Three Patterns That Predict Whether a Deal Closes at the LOI Price
After running enough processes, three patterns surface that predict whether a deal will close at the LOI price. These are not exotic signals. They are observable in the first thirty days of any engagement.
We tracked 127 lower-middle-market transactions over eighteen months (https://dx.doi.org/10.2139/ssrn.6735844). The deals that closed at or near the LOI price shared the same three traits. The deals that compressed shared the absence of those traits. The pattern was consistent across buyer lanes.
Pattern one: the founder can articulate which buyer lane the business is structurally prepared for, and why.
When you ask a founder "which buyer is this business built for," the answers fall into two camps. The first camp says "whoever pays the most." That answer correlates strongly with post-LOI compression. The second camp says something specific: "We are built for a PE rollup that wants regional density, because our top-five customers are concentrated in three counties and our operational model is replicable." That answer correlates with closing at or near the LOI price.
The difference is not vocabulary. The difference is whether the founder has done the work to understand how their business actually underwrites under each lane's model. The founders who have done that work picked their preparation deliberately. The founders who have not done that work prepared for the wrong things.
Pattern two: the founder owns the working capital peg conversation before the buyer raises it.
In our dataset, working capital adjustments showed up in 54 percent of transactions, with a median downward impact of $340K. Every founder who closed at or near the LOI price had calculated the working capital peg themselves, documented the methodology, and brought it to the buyer rather than waiting for the buyer to bring it to them. Every founder who got compressed by working capital had assumed the buyer would handle it.
That difference (owning the peg conversation versus reacting to it) is the cleanest leading indicator I have found for whether a deal will close strong.
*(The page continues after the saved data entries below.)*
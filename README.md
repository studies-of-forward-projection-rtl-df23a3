# Ray-driven CT forward projector in SystemVerilog

A forward projector computes what a CT scanner would measure from a known
cross-section. The cross-section (the *phantom*) is a grid of attenuation values.
An X-ray source and a flat detector row turn around it, and each detector pixel
records the line integral of the phantom along the ray from the source to that pixel.
One view gives one row of a *sinogram*, and a full rotation gives the whole sinogram.
Iterative reconstruction needs this operation again and again, which is why a
hardware version is worth having.

This design is a fixed-function projector with one run per sinogram.

- Input: a 512 x 512 phantom of IEEE-754 single-precision values in external memory.
- Geometry: 1000 views over 180 degrees and a flat detector of 1000 pixels, each 1 mm wide.
- Source and detector: each 500 mm from the centre of the field of view (FOV).
  The FOV pixels are 1 mm squares.
- Output: a 1000 x 1000 sinogram of singles, written back to the same memory.

The method is ray-driven and follows a Bresenham-style walk. For each ray, the
hardware steps one pixel at a time along the ray's major axis. At every step it
works out which one or two pixels the ray crosses and how long the ray is inside
each. The sum of length x phantom value over all steps is the sinogram sample.

## Geometry

Coordinates are in mm with the FOV centre at (0, 0). Row 0 is the top row of the
phantom and column 0 the left column. Pixel (row, col) has its centre at
`(col - (N-1)/2, (N-1)/2 - row)` and is stored at word `row*N + col`.

For view k the angle is `theta = k*pi/1000`, covering 0 to pi. With `Ds` the
source distance, `Dd` the detector distance, and `Dc` the number of detector
pixels of width `Dw`:

```
source            S  = ( Ds*sin(theta), -Ds*cos(theta) )
detector start    D  = ( d0*cos(theta) - Dd*sin(theta), d0*sin(theta) + Dd*cos(theta) ),  d0 = -Dc*Dw/2
detector step     dD = ( Dw*cos(theta), Dw*sin(theta) )
pixel i centre    Di = D + (i + 0.5)*dD
ray direction     R  = S - Di
```

A ray is **vertical** when `|Ry| > |Rx|`; otherwise it is horizontal.

## The ray walk and the weights

This is the core of the design. It lives in `fp_loop.sv`. A vertical ray takes
one step per row and tracks a fractional column `c`. A horizontal ray does the same
with rows and columns swapped. For a vertical ray:

```
ratio = Rx/Ry                         column change per row (the step is -ratio)
c     = column where the ray crosses row 0
L     = sqrt(1 + ratio^2)             ray length inside one row
S, T  = (1 - |ratio|)/2, (1 + |ratio|)/2
inv   = L/(T - S)
```

At each row the hardware takes `m = floor(c + 0.5)` and `o = c - m`, so `o` lies in [-0.5, 0.5).

| case | condition | pixel m gets | neighbour gets |
|---|---|---|---|
| centre | `-S <= o <= S` | `L` | none |
| left | `o < -S` | `w = (o+T)*inv` | pixel m-1 gets `L - w` |
| right | `o > S` | `L - w`, with `w = (o-S)*inv` | pixel m+1 gets `w` |

The two shares add up to `L`. In the centre band the ray stays inside one column
for the whole row. Outside it, the ray crosses into the neighbour, and the share
grows linearly with the offset. Two rules apply at the FOV boundary:

- A step whose column `m` is outside the FOV adds nothing.
- A neighbour outside the FOV is dropped.

A ray therefore yields at most two entries per step, which is 1024 for a 512-pixel FOV.

The weight split is the one consistent with the geometry:

- In the left case, the current pixel gets `w`.
- The pixel beyond the column boundary gets `L - w`.
- The right case mirrors this.

A literal reading of one description of this method gives the current pixel
`L - w` instead. That would give the current pixel nothing when the ray passes
almost through its centre, so it was not used.

## Architecture

`fp_top` is a sequential state machine. Each step is a sub-module with an
ap_ctrl-style handshake (described under Interface):

```
per view:   fp_angle  -> fp_coords (contains fp_cordic)
per ray:    fp_orient -> fp_loop --push--> fp_stack --read--> fp_raysum -> fix_to_f32 -> fp_view_buf
per view:   fp_view_buf -> external memory (sinogram row k)
```

| module | role |
|---|---|
| `fp_pkg` | number format, geometry defaults, shared structs (`coords_t`, `orient_t`, `stack_entry_t`) |
| `fp_angle` | view count to angle in radians (one constant multiplication) |
| `fp_cordic` | cos/sin by rotation-mode CORDIC: 32 iterations, quarter-turn range reduction, 33 cycles |
| `fp_coords` | source, detector start and detector step of a view (35 cycles) |
| `fp_orient` | pixel centre, ray direction and vertical/horizontal flag (1 cycle) |
| `fp_loop` | ray set-up using `fp_div` (restoring divider) and `fp_sqrt` (digit-by-digit square root), then the walk |
| `fp_stack` | block RAM of (pixel index, weight) entries for one ray, with a sticky overflow flag |
| `fp_raysum` | reads the stack, fetches phantom samples from memory, accumulates weight x sample |
| `f32_to_fix`, `fix_to_f32` | conversions at the memory boundary (the second rounds to nearest even) |
| `fp_view_buf` | 1000 x 32-bit block RAM holding one sinogram row |

Steps never overlap. A ray is listed completely before its samples are fetched.
This is simple, and it is the main reason the design is slow; see Timing.

### Number format

All arithmetic inside is signed fixed point Q16.32 (48 bits). This has range
±32768 and resolution 2.3e-10. Phantom and sinogram stay IEEE-754 single precision
in memory and are converted at the edge. The quantity most sensitive to rounding
is `inv` for rays almost parallel to an axis, where `|ratio|` is close to 0:

- `inv` saturates there.
- The weights are clamped to 0..L, so the result is unaffected.

The testbenches hold sinogram samples to 1e-4 of a double-precision model.

## Interface

`fp_top` ports:

- **Control**:
  - `ap_clk`; `ap_rst_n` is a synchronous reset, active low.
  - `ap_start` must be held until `ap_ready`.
  - `ap_idle` is high only while waiting.
  - `ap_done` and `ap_ready` pulse together for one cycle after the last sinogram word has been written.
- **Memory**: one word-addressed port.
  - `mem_req`, `mem_we`, `mem_addr[31:0]` and `mem_wdata[31:0]` are held until `mem_gnt`.
  - Read data returns in order on `mem_rvalid` / `mem_rdata`.
  - The phantom is at `PH_BASE` (default 0). Sinogram sample (view k, pixel i) goes to `SINO_BASE + k*1000 + i` (default `SINO_BASE` = 512*512).
  - The port is meant to sit in front of a DRAM controller. The controller, the bus to a host processor and the host link are not part of this RTL.
- **Error**: `stack_overflow` is a sticky flag. It cannot fire at the default sizes; an assertion in `fp_top` checks this.

Parameters of `fp_top` and their defaults:

| parameter | default |
|---|---|
| `FOV_N_P` | 512 |
| `N_DET_P` | 1000 |
| `N_VIEWS_P` | 1000 |
| `SRC_DIST_P` | 500 |
| `DET_DIST_P` | 500 |
| `PH_BASE` | 0 |
| `SINO_BASE` | 512*512 |

## Timing

The times below assume a memory that grants every request:

- **Per view**: 1 + 35 cycles for angle and coordinates. The row write-back then takes about 2 cycles per detector pixel.
- **Per ray**:
  - 1 cycle for orientation.
  - About 210 cycles of set-up: two sequential 80-step divisions and one 40-step square root.
  - One cycle per step, plus one per neighbour entry (at most 2N).
  - 2 cycles per stack entry for the memory reads.

At full size with 20% of memory requests refused, the first three views took
6.4 million cycles. A whole sinogram is therefore about 2.1e9 cycles, or about
21 s at 100 MHz.

By comparison, the reference system was a high-level-synthesis build on an
Artix-7 in single-precision floating point, and it reported about 41 s. Its
per-module latencies (9, 30 and 26 cycles for angle, coordinates and orientation)
differ from this design's (1, 35 and 1) because those came from floating-point cores.

## Departures and choices

- **Arithmetic**: fixed point Q16.32 inside, not single-precision floating point.
- **Angle range**: views cover 0 to pi. A 360-degree scan appears only in an earlier pixel-driven software model.
- **Initial column**: the printed formula divides by the detector step `dDx = cos(theta)`. That would make the column depend on the view angle, so this design divides by the FOV pixel width (1 mm). The per-step change is `-Rx/Ry`; the printed formula has an extra division by `Ry`, which does not match the worked example of the loop.
- **S and T**: computed from `|ratio|`, so that `S <= T` for both signs of the slope.
- **Rounding of the column**: `floor(c + 0.5)` rather than truncation, so negative columns round correctly.
- **Tie between orientations**: `|Rx| == |Ry|` counts as horizontal.
- **Stack depth**: 2·N entries (not specified).
- **Memory port and layout**: the bus protocol and base addresses are this design's own. The source description reaches memory through a soft processor and an AXI interconnect.
- **Loop module structure**: the four set-up sub-steps (initial column, inverse, S/T, length per row) are merged into one module with a shared divider.

## Verification

Every module has a self-checking testbench in `tb/`. Each ends by printing
`TB_RESULT checks=<n> failures=<n>` and has a cycle watchdog. Shared helpers are in
`tb/tb_fp_pkg.sv`:

- real/single/fixed conversions;
- the modified Shepp-Logan phantom, generated from its ten ellipses;
- `ref_ray`, a double-precision model of one ray.

`tb/ext_ram_model.sv` is a behavioural memory that refuses a random share of requests.

| testbench | checks |
|---|---|
| `tb_fp_cordic`, `tb_fp_angle`, `tb_fp_coords`, `tb_fp_orient` | values against `$cos`/`$sin`, all view counts, a hand-worked horizontal-ray example, and exact latencies |
| `tb_fp_loop` | the loop's set-up values for a known ray (ratio 0.99649, L 1.41173, inv 1.41671, S 0.0017546); 60 random rays entry by entry against the model; cycle count |
| `tb_fp_stack`, `tb_fp_raysum`, `tb_fp_view_buf` | storage, overflow, accumulation with and without memory stalls, latency `2n+1` |
| `tb_f32_to_fix`, `tb_fix_to_f32` | 85.125 = 0x42AA4000, rounding carries, random values |
| `tb_fp_top` | a complete run at reduced size (32 x 32 FOV, 64 detector pixels, 24 views, distances 40 mm, 20% memory stalls) |
| `tb_fp_top_views` | `fp_top` at its default parameters, checking the first 3 views |

`tb_fp_top` compares all 1536 samples with the model and checks the handshake and
the memory traffic. It also counts each mechanism at least once:

- vertical and horizontal rays;
- the left, right and centre cases;
- steps outside the FOV;
- dropped edge neighbours;
- the CORDIC quarter turn;
- refused reads and refused writes.

A complete run at the default size was not simulated: about 2.1e9 cycles is too
long for a simulator. The largest complete run simulated is the reduced one in
`tb_fp_top`. `tb_fp_top_views` runs the full-size design for 3 of the 1000 views
(3000 samples).

To run a testbench with verilator:

```
verilator --binary --timing --assert -Wno-fatal -j 4 --top-module tb_fp_top \
  -y rtl -y tb +libext+.sv -Irtl -Itb rtl/fp_pkg.sv tb/tb_fp_pkg.sv tb/tb_fp_top.sv
./obj_dir/Vtb_fp_top
```

Replace `tb_fp_top` with any other testbench name. `tb_fp_top` and `tb_fp_loop`
look at internal signals of the design to count mechanisms and to check the set-up
values.

## Known limits

- The design is strictly sequential:
  - one memory read is outstanding at a time;
  - a ray's samples are fetched only after the whole ray has been listed;
  - the per-ray set-up is not overlapped with the previous ray.
- Only fan-beam geometry with a flat detector and a square FOV is supported. Sizes are set by parameters, not at run time.
- Subnormal phantom values read as 0. Values outside ±32768 saturate.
Pattern three: the founder has separated from the operating dependencies before going to market.
Buyer underwriting tests for key-person dependency in three places: customer relationships, vendor relationships, and operational decision rights. The founders who close at or near the LOI price have transitioned the day-to-day relationships and decisions to the team below them. The founders who get compressed are still the person every customer calls and every vendor expects.
The transition takes nine to eighteen months, depending on how embedded the founder is. It cannot be faked. The buyer's diligence team can detect the gap between "documented" and "actually transferred" within the first two weeks of management interviews.
These three patterns are not the only things that matter. But when all three are present, the deal closes at or near the LOI price in our data more than 80 percent of the time. When any one is absent, compression risk climbs sharply. When all three are absent, the LOI is essentially a starting bid.
The work that produces these patterns is not glamorous. It is not heroic. It is the detailed, structural preparation that most founders postpone until it is too late.
The advisors who consistently close strong are the ones who push founders to do this work eighteen months before the process starts. The advisors who let founders go to market without the work are the ones whose deals compress.
The patterns are visible. The work is knowable. The question is whether the founder will do it.